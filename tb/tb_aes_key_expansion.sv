// tb_aes_key_expansion: expands the FIPS-197 Appendix A.1 key and random
// keys, compares all eleven stored round keys with the reference schedule,
// and checks the 9-cycle round (91 cycles from start to done).
module tb_aes_key_expansion;
  import ccm_pkg::*;
  import ccm_ref_pkg::*;

  logic        clk = 0, rst_n = 0, start = 0;
  logic [127:0] key_in = '0;
  logic [7:0]  sbox_addr;
  logic [31:0] sbox_data;
  logic        busy, done;
  logic [3:0]  rd_idx = '0;
  logic [127:0] rd_key, key_reg;
  int checks = 0, failures = 0;

  aes_key_expansion dut (
    .clk(clk), .rst_n(rst_n), .start(start), .key_in(key_in),
    .sbox_addr(sbox_addr), .sbox_data(sbox_data[7:0]), .busy(busy), .done(done),
    .rd_idx(rd_idx), .rd_key(rd_key), .key_reg(key_reg));

  aes_sbox #(.LANES(4)) u_sbox (.clk(clk), .addr({24'h0, sbox_addr}), .data(sbox_data));

  always #5 clk = ~clk;

  initial begin
    repeat (20000) @(posedge clk);
    failures++;
    $display("TB_RESULT checks=%0d failures=%0d", checks, failures);
    $finish;
  end

  task automatic chk(logic [127:0] got, logic [127:0] exp, string what);
    checks++;
    if (got !== exp) begin
      failures++;
      $display("FAIL %s: got %h expected %h", what, got, exp);
    end
  endtask

  task automatic expand(logic [127:0] k);
    int n = 0;
    @(negedge clk);
    key_in = k;
    start  = 1;
    @(negedge clk);
    start  = 0;
    key_in = '1;           // key must have been captured
    n = 1;
    while (!done) begin
      @(negedge clk);
      n++;
    end
    checks++;
    if (n != int'(KEY_EXP_CYCLES)) begin
      failures++;
      $display("FAIL expansion took %0d cycles, expected %0d", n, KEY_EXP_CYCLES);
    end
    for (int r = 0; r <= 10; r++) begin
      rd_idx = 4'(r);
      #1;
      chk(rd_key, ref_round_key(k, r), $sformatf("round key %0d", r));
    end
    chk(key_reg, k, "AES_KEY register");
  endtask

  initial begin
    repeat (3) @(negedge clk);
    rst_n = 1;
    expand(128'h2b7e151628aed2a6abf7158809cf4f3c);
    rd_idx = 4'd1;  #1; chk(rd_key, 128'ha0fafe1788542cb123a339392a6c7605, "FIPS round 1");
    rd_idx = 4'd10; #1; chk(rd_key, 128'hd014f9a8c9ee2589e13f0cc8b6630ca6, "FIPS round 10");
    for (int k = 0; k < 5; k++) expand({$urandom, $urandom, $urandom, $urandom});
    $display("TB_RESULT checks=%0d failures=%0d", checks, failures);
    $finish;
  end
endmodule
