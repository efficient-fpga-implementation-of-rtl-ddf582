// aes_mixcolumn: AES MixColumns applied to one 32-bit state column.
//
// Combinational. col_in holds bytes s0..s3 of a column with s0 in bits
// [31:24]; each output byte is the GF(2^8) product of the fixed matrix
// {02 03 01 01} (rotated per row) with the column. The round datapath uses
// one instance, once per column per round; the four byte outputs are the
// four MixColumn units of the source design's datapath, which does not
// print the matrix; the coefficients are those of FIPS-197.
module aes_mixcolumn
  import ccm_pkg::*;
(
  input  word_t col_in,
  output word_t col_out
);

  byte_t s [4];
  byte_t d [4];

  always_comb begin
    for (int r = 0; r < 4; r++) s[r] = col_in[31-8*r -: 8];
    for (int r = 0; r < 4; r++)
      d[r] = xtime(s[r]) ^ xtime(s[(r+1)%4]) ^ s[(r+1)%4] ^ s[(r+2)%4] ^ s[(r+3)%4];
    col_out = {d[0], d[1], d[2], d[3]};
  end

endmodule
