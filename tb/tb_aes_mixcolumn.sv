// tb_aes_mixcolumn: FIPS-197 / textbook MixColumns examples plus random
// columns against the reference matrix product.
module tb_aes_mixcolumn;
  import ccm_ref_pkg::*;

  logic [31:0] col_in, col_out;
  int checks = 0, failures = 0;

  aes_mixcolumn dut (.col_in(col_in), .col_out(col_out));

  initial begin
    #1000000;
    failures++;
    $display("TB_RESULT checks=%0d failures=%0d", checks, failures);
    $finish;
  end

  task automatic chk(logic [31:0] i, logic [31:0] exp);
    col_in = i;
    #1;
    checks++;
    if (col_out !== exp) begin
      failures++;
      $display("FAIL in %h: got %h expected %h", i, col_out, exp);
    end
  endtask

  initial begin
    chk(32'hdb135345, 32'h8e4da1bc);
    chk(32'hf20a225c, 32'h9fdc589d);
    chk(32'h01010101, 32'h01010101);
    chk(32'hd4d4d4d5, 32'hd5d5d7d6);
    chk(32'hd4bf5d30, 32'h046681e5);   // FIPS-197 Appendix B, round 1
    for (int k = 0; k < 200; k++) begin
      logic [31:0] r = $urandom;
      chk(r, ref_mixcol(r));
    end
    $display("TB_RESULT checks=%0d failures=%0d", checks, failures);
    $finish;
  end
endmodule
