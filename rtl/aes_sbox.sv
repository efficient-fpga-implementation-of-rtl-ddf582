// aes_sbox: the shared 32-bit S_Box, a 256 x 8 substitution ROM with four
// byte lanes.
//
// Four bytes arrive on addr (one S_Box_Addr word) and their four
// substitutions appear on data one clock later (registered read, as a block
// or distributed ROM with an output register would give). The 32-bit round
// datapath uses all four lanes, one state column per cycle; the key
// expansion uses lane 0 only, one byte per cycle. Sharing one S_Box between
// the two follows the source design; the one-cycle registered read is this
// design's choice. The table is filled at start-up from ccm_pkg::sbox_calc,
// which derives every entry from the S-box definition.
module aes_sbox
  import ccm_pkg::*;
#(
  parameter int unsigned LANES = 4
) (
  input  logic                 clk,
  input  logic [8*LANES-1:0]   addr,
  output logic [8*LANES-1:0]   data
);

  byte_t rom [256];

  initial begin
    for (int i = 0; i < 256; i++) rom[i] = sbox_calc(byte_t'(i));
  end

  always_ff @(posedge clk) begin
    for (int l = 0; l < int'(LANES); l++)
      data[8*l +: 8] <= rom[addr[8*l +: 8]];
  end

endmodule
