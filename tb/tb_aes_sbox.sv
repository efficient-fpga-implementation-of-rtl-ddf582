// tb_aes_sbox: checks all 256 entries on every lane against a reference
// S-box built by inverse search, a few FIPS-197 values, and the one-cycle
// registered read.
module tb_aes_sbox;
  import ccm_ref_pkg::*;

  logic        clk = 0;
  logic [31:0] addr = '0;
  logic [31:0] data;
  int checks = 0, failures = 0;

  aes_sbox #(.LANES(4)) dut (.clk(clk), .addr(addr), .data(data));

  always #5 clk = ~clk;

  initial begin
    #100000;
    failures++;
    $display("TB_RESULT checks=%0d failures=%0d", checks, failures);
    $finish;
  end

  task automatic chk(logic [31:0] got, logic [31:0] exp, string what);
    checks++;
    if (got !== exp) begin
      failures++;
      $display("FAIL %s: got %h expected %h", what, got, exp);
    end
  endtask

  initial begin
    @(negedge clk);
    for (int i = 0; i < 256; i++) begin
      u8 a0 = u8'(i), a1 = u8'(255 - i), a2 = u8'(i * 7 + 3), a3 = u8'(i ^ 8'h5a);
      addr = {a3, a2, a1, a0};
      @(negedge clk);
      chk(data, {ref_sbox(a3), ref_sbox(a2), ref_sbox(a1), ref_sbox(a0)}, $sformatf("entry %0d", i));
    end
    // FIPS-197 known values.
    addr = 32'h00_01_53_ff;
    @(negedge clk);
    chk(data, 32'h63_7c_ed_16, "fips values");
    // Registered read: data must not follow addr until the next edge.
    addr = 32'h00000000;
    #1;
    chk(data, 32'h63_7c_ed_16, "registered read holds");
    $display("TB_RESULT checks=%0d failures=%0d", checks, failures);
    $finish;
  end
endmodule
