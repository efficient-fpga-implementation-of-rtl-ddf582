// ccm_controller: the CCM controller, sequencing one generation-encryption
// operation through the states READY, FORMAT, KEY_EXP, DO_AES, NEXT_DATA and
// CBC_DONE of the source design.
//
//   READY      wait for i_do_cbc with Plen != 0; load pulses so the message
//              parameters (key, nonce, lengths) are captured
//   FORMAT     do_format is high until parsing_counter == total_block_num
//   KEY_EXP    if the stored key tables already hold this key, skip the
//              expansion; otherwise pulse do_expd to both AES cores and wait
//              until both report a valid key table (key_exp_done)
//   DO_AES     pulse do_aes (CBC-MAC always, counter while it has counter
//              blocks left) and wait for text_valid
//   NEXT_DATA  enc_block_counter has counted the block; back to DO_AES until
//              enc_block_counter == total_block_num, then CBC_DONE
//   CBC_DONE   done pulses for one cycle (ciphertext and MIC are ready);
//              back to READY
// The source design shows no exit from CBC_DONE; returning to READY after
// one cycle is this design's choice, as is the key comparison used to decide
// whether the expansion can be skipped. first marks the B0 block for the
// CBC-MAC. The CBC-MAC and counter cores start together and take the same
// 73 cycles, so both results are ready when the CBC-MAC text_valid arrives.
module ccm_controller
  import ccm_pkg::*;
(
  input  logic        clk,
  input  logic        rst_n,
  input  logic        i_do_cbc,
  input  logic [15:0] plen_in,
  input  block_t      key_q,
  input  logic [15:0] total_block_num,
  input  logic [15:0] parsing_counter,
  input  logic        cbc_key_valid,
  input  logic        ctr_key_valid,
  input  block_t      cbc_key_reg,
  input  block_t      ctr_key_reg,
  input  logic        cbc_text_valid,
  input  logic        ctr_text_valid,
  input  logic        ctr_active,
  output logic        load,
  output logic        do_format,
  output logic        do_expd,
  output logic        do_aes_cbc,
  output logic        do_aes_ctr,
  output logic        first,
  output logic [15:0] enc_block_counter,
  output logic        busy,
  output logic        done,
  output ccm_state_t  state
);

  logic issued;       // request of the current KEY_EXP / DO_AES visit sent
  logic need_exp;

  assign need_exp = !(cbc_key_valid && ctr_key_valid &&
                      cbc_key_reg == key_q && ctr_key_reg == key_q);

  assign load       = (state == C_READY) && i_do_cbc && (plen_in != '0);
  assign do_format  = (state == C_FORMAT) && (parsing_counter != total_block_num);
  assign do_expd    = (state == C_KEY_EXP) && !issued && need_exp;
  assign do_aes_cbc = (state == C_DO_AES) && !issued;
  assign do_aes_ctr = do_aes_cbc && ctr_active;
  assign first      = (enc_block_counter == '0);
  assign busy       = (state != C_READY);
  assign done       = (state == C_CBC_DONE);

  always_ff @(posedge clk or negedge rst_n) begin
    if (!rst_n) begin
      state             <= C_READY;
      issued            <= 1'b0;
      enc_block_counter <= '0;
    end else begin
      unique case (state)
        C_READY: begin
          if (load) begin
            state             <= C_FORMAT;
            enc_block_counter <= '0;
          end
        end
        C_FORMAT: begin
          if (parsing_counter == total_block_num) begin
            state  <= C_KEY_EXP;
            issued <= 1'b0;
          end
        end
        C_KEY_EXP: begin
          if (!issued) begin
            if (need_exp) issued <= 1'b1;
            else          state  <= C_DO_AES;
          end else if (cbc_key_valid && ctr_key_valid) begin
            state  <= C_DO_AES;
            issued <= 1'b0;
          end
        end
        C_DO_AES: begin
          if (!issued) begin
            issued <= 1'b1;
          end else if (cbc_text_valid) begin
            enc_block_counter <= enc_block_counter + 16'd1;
            state             <= C_NEXT_DATA;
          end
        end
        C_NEXT_DATA: begin
          issued <= 1'b0;
          if (enc_block_counter == total_block_num) state <= C_CBC_DONE;
          else                                      state <= C_DO_AES;
        end
        C_CBC_DONE: state <= C_READY;
        default: state <= C_READY;
      endcase
    end
  end

  // The two AES cores run in lock step: when the counter core worked on a
  // block, it finishes in the same cycle as the CBC-MAC core.
  assert property (@(posedge clk) disable iff (!rst_n) ctr_text_valid |-> cbc_text_valid);

endmodule
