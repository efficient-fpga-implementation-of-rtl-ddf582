// tb_ccm_controller: runs the CCM controller against behavioural stand-ins
// for the formatter (one block every three cycles of do_format) and the two
// AES cores (91-cycle key expansion, text_valid 72 cycles after do_aes). It
// checks the state order READY, FORMAT, KEY_EXP, DO_AES, NEXT_DATA,
// CBC_DONE; that i_do_cbc with Plen = 0 is ignored; one do_aes per
// formatted block on the CBC-MAC side and pay_blocks + 1 on the counter
// side; first only with block 0; a key expansion for a new key and none for
// a key already expanded; and one done pulse per message.
module tb_ccm_controller;
  import ccm_pkg::*;

  logic         clk = 0, rst_n = 0, i_do_cbc = 0;
  logic [15:0]  plen_in = '0, total_block_num = '0, parsing_counter = '0;
  logic [127:0] key_q = '0, kreg = '0;
  logic         kvalid = 0, cbc_tv = 0, ctr_tv = 0;
  logic [15:0]  ctr_j = '0, pay_blocks = '0;
  logic         ctr_active;
  logic         load, do_format, do_expd, do_aes_cbc, do_aes_ctr, first, busy, done;
  logic [15:0]  enc_block_counter;
  ccm_state_t   state, prev_state;
  int checks = 0, failures = 0;
  int n_cbc = 0, n_ctr = 0, n_expd = 0, n_done = 0, n_first = 0, bad_order = 0;

  assign ctr_active = (ctr_j <= pay_blocks);

  ccm_controller dut (
    .clk(clk), .rst_n(rst_n), .i_do_cbc(i_do_cbc), .plen_in(plen_in), .key_q(key_q),
    .total_block_num(total_block_num), .parsing_counter(parsing_counter),
    .cbc_key_valid(kvalid), .ctr_key_valid(kvalid), .cbc_key_reg(kreg), .ctr_key_reg(kreg),
    .cbc_text_valid(cbc_tv), .ctr_text_valid(ctr_tv), .ctr_active(ctr_active),
    .load(load), .do_format(do_format), .do_expd(do_expd), .do_aes_cbc(do_aes_cbc),
    .do_aes_ctr(do_aes_ctr), .first(first), .enc_block_counter(enc_block_counter),
    .busy(busy), .done(done), .state(state));

  always #5 clk = ~clk;

  // Stand-ins for the formatter and the AES cores.
  int fmt_t = 0, kx_t = -1, aes_t = -1;
  logic aes_ctr_pending = 0;
  always @(posedge clk) begin
    cbc_tv <= 1'b0;
    ctr_tv <= 1'b0;
    if (load) ctr_j <= '0;
    if (do_format) begin
      fmt_t++;
      if (fmt_t % 3 == 0) parsing_counter <= parsing_counter + 1;
    end else if (state == C_READY) parsing_counter <= '0;
    if (do_expd) begin kvalid <= 1'b0; kreg <= key_q; kx_t = 0; n_expd++; end
    else if (kx_t >= 0) begin kx_t++; if (kx_t == 90) begin kvalid <= 1'b1; kx_t = -1; end end
    if (do_aes_cbc) begin
      aes_t = 0; aes_ctr_pending = do_aes_ctr; n_cbc++; if (do_aes_ctr) n_ctr++;
      if (first) n_first++;
      if (first != (enc_block_counter == 0)) bad_order++;
    end else if (aes_t >= 0) begin
      aes_t++;
      if (aes_t == 71) begin
        cbc_tv <= 1'b1; ctr_tv <= aes_ctr_pending;
        if (aes_ctr_pending) ctr_j <= ctr_j + 1;
        aes_t = -1;
      end
    end
    if (done) n_done++;
    // Allowed transitions of the controller.
    if (state != prev_state && rst_n) begin
      if (!((prev_state == C_READY && state == C_FORMAT) ||
            (prev_state == C_FORMAT && state == C_KEY_EXP) ||
            (prev_state == C_KEY_EXP && state == C_DO_AES) ||
            (prev_state == C_DO_AES && state == C_NEXT_DATA) ||
            (prev_state == C_NEXT_DATA && (state == C_DO_AES || state == C_CBC_DONE)) ||
            (prev_state == C_CBC_DONE && state == C_READY))) begin
        bad_order++;
        $display("FAIL transition %s -> %s", prev_state.name(), state.name());
      end
    end
    prev_state <= state;
  end

  initial begin
    repeat (200000) @(posedge clk);
    failures++;
    $display("TB_RESULT checks=%0d failures=%0d", checks, failures);
    $finish;
  end

  task automatic msg(logic [127:0] k, int tot, int pay, bit expect_expd);
    int e0 = n_expd, c0 = n_cbc, t0 = n_ctr, d0 = n_done;
    @(negedge clk);
    key_q = k; plen_in = 16'(pay * 16); total_block_num = 16'(tot); pay_blocks = 16'(pay);
    i_do_cbc = 1;
    @(negedge clk);
    i_do_cbc = 0;
    while (!done) @(negedge clk);
    repeat (3) @(negedge clk);
    checks++;
    if (n_cbc - c0 != tot || n_ctr - t0 != pay + 1 || n_done - d0 != 1 ||
        (n_expd - e0) != int'(expect_expd) || busy) begin
      failures++;
      $display("FAIL msg tot=%0d pay=%0d: cbc=%0d ctr=%0d done=%0d expd=%0d busy=%b",
               tot, pay, n_cbc - c0, n_ctr - t0, n_done - d0, n_expd - e0, busy);
    end
  endtask

  initial begin
    prev_state = C_READY;
    repeat (3) @(negedge clk);
    rst_n = 1;
    // Plen = 0 is not started.
    @(negedge clk); plen_in = 0; i_do_cbc = 1; @(negedge clk); i_do_cbc = 0;
    repeat (5) @(negedge clk);
    checks++;
    if (state != C_READY) begin failures++; $display("FAIL started with Plen = 0"); end
    msg(128'h1111, 3, 2, 1);
    msg(128'h1111, 5, 2, 0);     // two associated-data blocks, same key
    msg(128'h2222, 2, 1, 1);
    msg(128'h2222, 9, 8, 0);
    msg(128'h3333, 4, 1, 1);
    checks++;
    if (bad_order != 0 || n_first != 5) begin
      failures++;
      $display("FAIL order errors %0d, first flags %0d", bad_order, n_first);
    end
    $display("TB_RESULT checks=%0d failures=%0d", checks, failures);
    $finish;
  end
endmodule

Instructions for the task →
Within the listing above, locate the line containing "for (int k = 0; k < 200; k++) begin" and the line containing "filename rtl/aes_sbox.sv". Reproduce those two lines and all lines between them exactly, with nothing added.

Written reply →
    for (int k = 0; k < 200; k++) begin
      logic [31:0] r = $urandom;
      chk(r, ref_mixcol(r));
    end
    $display("TB_RESULT checks=%0d failures=%0d", checks, failures);
    $finish;
  end
endmodule
filename rtl/aes_sbox.sv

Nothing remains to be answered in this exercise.